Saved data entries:
****************

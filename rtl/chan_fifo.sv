// chan_fifo: first-in first-out queue between two units of the NSR.
//
// Every connection between NSR units is a queue; the original machine built
// them as self-timed micropipelines (transition latches steered by
// C-elements). Here the same queue is a clocked circular buffer of DEPTH
// words of WIDTH bits. Both sides use a valid/ready handshake: a word moves
// on a rising clock edge where valid and ready are both high. A word written
// into an empty queue is visible at the output on the next cycle. in_ready
// is simply "not full", so a queue of length 1 passes one word every second
// cycle; this keeps ready free of any combinational path from the reader.
// The queue lengths themselves are set by each instance from the original
// design's queue-length map; the clocked buffer is this design's choice.
module chan_fifo #(
  parameter int unsigned WIDTH = 16,
  parameter int unsigned DEPTH = 2
) (
  input  logic                       clk,
  input  logic                       rst_n,
  input  logic                       in_valid,
  output logic                       in_ready,
  input  logic [WIDTH-1:0]           in_data,
  output logic                       out_valid,
  input  logic                       out_ready,
  output logic [WIDTH-1:0]           out_data,
  output logic [$clog2(DEPTH+1)-1:0] count
);

  localparam int unsigned PW = (DEPTH > 1) ? $clog2(DEPTH) : 1;

  logic [WIDTH-1:0] mem [DEPTH];
  logic [PW-1:0]    rd_ptr, wr_ptr;

  wire push = in_valid && in_ready;
  wire pop  = out_valid && out_ready;

  assign in_ready  = (count != DEPTH[$clog2(DEPTH+1)-1:0]);
  assign out_valid = (count != '0);
  assign out_data  = mem[rd_ptr];

  function automatic logic [PW-1:0] next_ptr(input logic [PW-1:0] p);
    return (p == PW'(DEPTH - 1)) ? '0 : p + 1'b1;
  endfunction

  always_ff @(posedge clk or negedge rst_n) begin
    if (!rst_n) begin
      rd_ptr <= '0;
      wr_ptr <= '0;
      count  <= '0;
    end else begin
      if (push) wr_ptr <= next_ptr(wr_ptr);
      if (pop)  rd_ptr <= next_ptr(rd_ptr);
      case ({push, pop})
        2'b10:   count <= count + 1'b1;
        2'b01:   count <= count - 1'b1;
        default: ;
      endcase
    end
  end

  // Storage has no reset: a word is read only after it was written.
  always_ff @(posedge clk) begin
    if (push) mem[wr_ptr] <= in_data;
  end

  // A queue never reports more words than it can hold.
  assert property (@(posedge clk) disable iff (!rst_n) 32'(count) <= DEPTH)
    else $error("chan_fifo: count exceeds DEPTH");

endmodule
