// tb_chan_fifo: self-checking test of the inter-unit queue.
// Random writes and reads against a reference queue; checks the order of
// words, the word count, that a full queue refuses writes, and that a word
// written into an empty queue is readable on the next cycle.
module tb_chan_fifo;
  localparam int W = 8, D = 3;
  logic clk = 0, rst_n = 0;
  logic in_valid, in_ready, out_valid, out_ready;
  logic [W-1:0] in_data, out_data;
  logic [$clog2(D+1)-1:0] count;
  int checks = 0, failures = 0;
  logic [W-1:0] model[$];
  int full_seen = 0;

  chan_fifo #(.WIDTH(W), .DEPTH(D)) dut (.*);

  always #5 clk = ~clk;

  task automatic check(input logic cond, input string msg);
    checks++;
    if (!cond) begin failures++; $display("FAIL: %s", msg); end
  endtask

  initial begin
    in_valid = 0; out_ready = 0; in_data = 0;
    repeat (2) @(posedge clk);
    rst_n = 1;
    @(posedge clk); #1;
    check(!out_valid && in_ready && count == 0, "empty after reset");
    // latency: one word in, visible next cycle
    in_valid = 1; in_data = 8'hA5;
    @(posedge clk); #1;
    in_valid = 0;
    check(out_valid && out_data == 8'hA5, "word visible one cycle after write");
    out_ready = 1;
    @(posedge clk); #1;
    out_ready = 0;
    check(!out_valid, "empty after read");
    // random traffic
    for (int i = 0; i < 2000; i++) begin
      in_valid  = ($urandom % 3) != 0;
      in_data   = W'($urandom);
      out_ready = ($urandom % 3) == 0;
      #1;
      check(count == model.size(), "count matches reference");
      check(in_ready == (model.size() < D), "in_ready is not-full");
      check(out_valid == (model.size() > 0), "out_valid is not-empty");
      if (out_valid) check(out_data == model[0], "head word matches reference");
      if (model.size() == D) full_seen++;
      @(posedge clk);
      if (out_valid && out_ready) void'(model.pop_front());
      if (in_valid && in_ready) model.push_back(in_data);
      #1;
    end
    check(full_seen > 0, "queue filled at least once");
    $display("TB_RESULT checks=%0d failures=%0d", checks, failures);
    $finish;
  end

  initial begin
    repeat (20000) @(posedge clk);
    failures++;
    $display("watchdog expired");
    $display("TB_RESULT checks=%0d failures=%0d", checks, failures);
    $finish;
  end
endmodule
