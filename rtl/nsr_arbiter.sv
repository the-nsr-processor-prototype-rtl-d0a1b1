// nsr_arbiter: round-robin token arbiter for the shared NSR memory.
//
// Fetch and the memory unit share one memory. A single token moves between
// the two sides; only the side holding it may run a memory cycle. When the
// token arrives at a side that is requesting, that side keeps it for exactly
// one memory cycle and then passes it on; a side that is not requesting
// passes it straight on. With both sides busy the cycles therefore alternate
// fetch, data, fetch, data; with the memory unit idle, fetch gets every
// cycle after a one-cycle token round trip. This is the behaviour of the
// original two-chip token ring; its gate-level form is not reproduced.
// Reset inserts the token on the fetch side (this design's choice), and a
// request already present when the token arrives is served on that pass.
//
// Timing: one clock cycle per token hop. While a side holds the token with
// its request up, its request is forwarded to the sram_* port, which holds
// it until a one-cycle sram_ack; that ack (and the read data) is returned to
// the same side, and the token moves to the other side on the next edge.
module nsr_arbiter
  import nsr_pkg::*;
(
  input  logic  clk,
  input  logic  rst_n,
  // fetch side (read only)
  input  logic  if_req,
  input  word_t if_addr,
  output logic  if_ack,
  output word_t if_rdata,
  // memory-unit side
  input  logic  mem_req,
  input  logic  mem_we,
  input  word_t mem_addr,
  input  word_t mem_wdata,
  output logic  mem_ack,
  output word_t mem_rdata,
  // shared memory
  output logic  sram_req,
  output logic  sram_we,
  output word_t sram_addr,
  output word_t sram_wdata,
  input  logic  sram_ack,
  input  word_t sram_rdata,
  // token position (debug light)
  output logic  token_at_mem
);

  // busy: the holder has claimed the token for one memory cycle.
  logic busy;

  logic holder_req;
  assign holder_req = token_at_mem ? mem_req : if_req;

  assign sram_req   = busy;
  assign sram_we    = token_at_mem && mem_we;
  assign sram_addr  = token_at_mem ? mem_addr : if_addr;
  assign sram_wdata = mem_wdata;

  assign if_ack    = busy && !token_at_mem && sram_ack;
  assign mem_ack   = busy &&  token_at_mem && sram_ack;
  assign if_rdata  = sram_rdata;
  assign mem_rdata = sram_rdata;

  always_ff @(posedge clk or negedge rst_n) begin
    if (!rst_n) begin
      token_at_mem <= 1'b0;
      busy         <= 1'b0;
    end else if (busy) begin
      if (sram_ack) begin
        busy         <= 1'b0;
        token_at_mem <= !token_at_mem;
      end
    end else if (holder_req) begin
      busy <= 1'b1;
    end else begin
      token_at_mem <= !token_at_mem;
    end
  end

  // Never more than one side is acknowledged, and only its holder.
  assert property (@(posedge clk) disable iff (!rst_n) !(if_ack && mem_ack))
    else $error("nsr_arbiter: both sides acknowledged");

endmodule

****************

The lines holding the word "arrives" are the answer. Find them in the entries and copy them.

◆ TASK OUTPUT ◆
// token arrives at a side that is requesting, that side keeps it for exactly
// request already present when the token arrives is served on that pass.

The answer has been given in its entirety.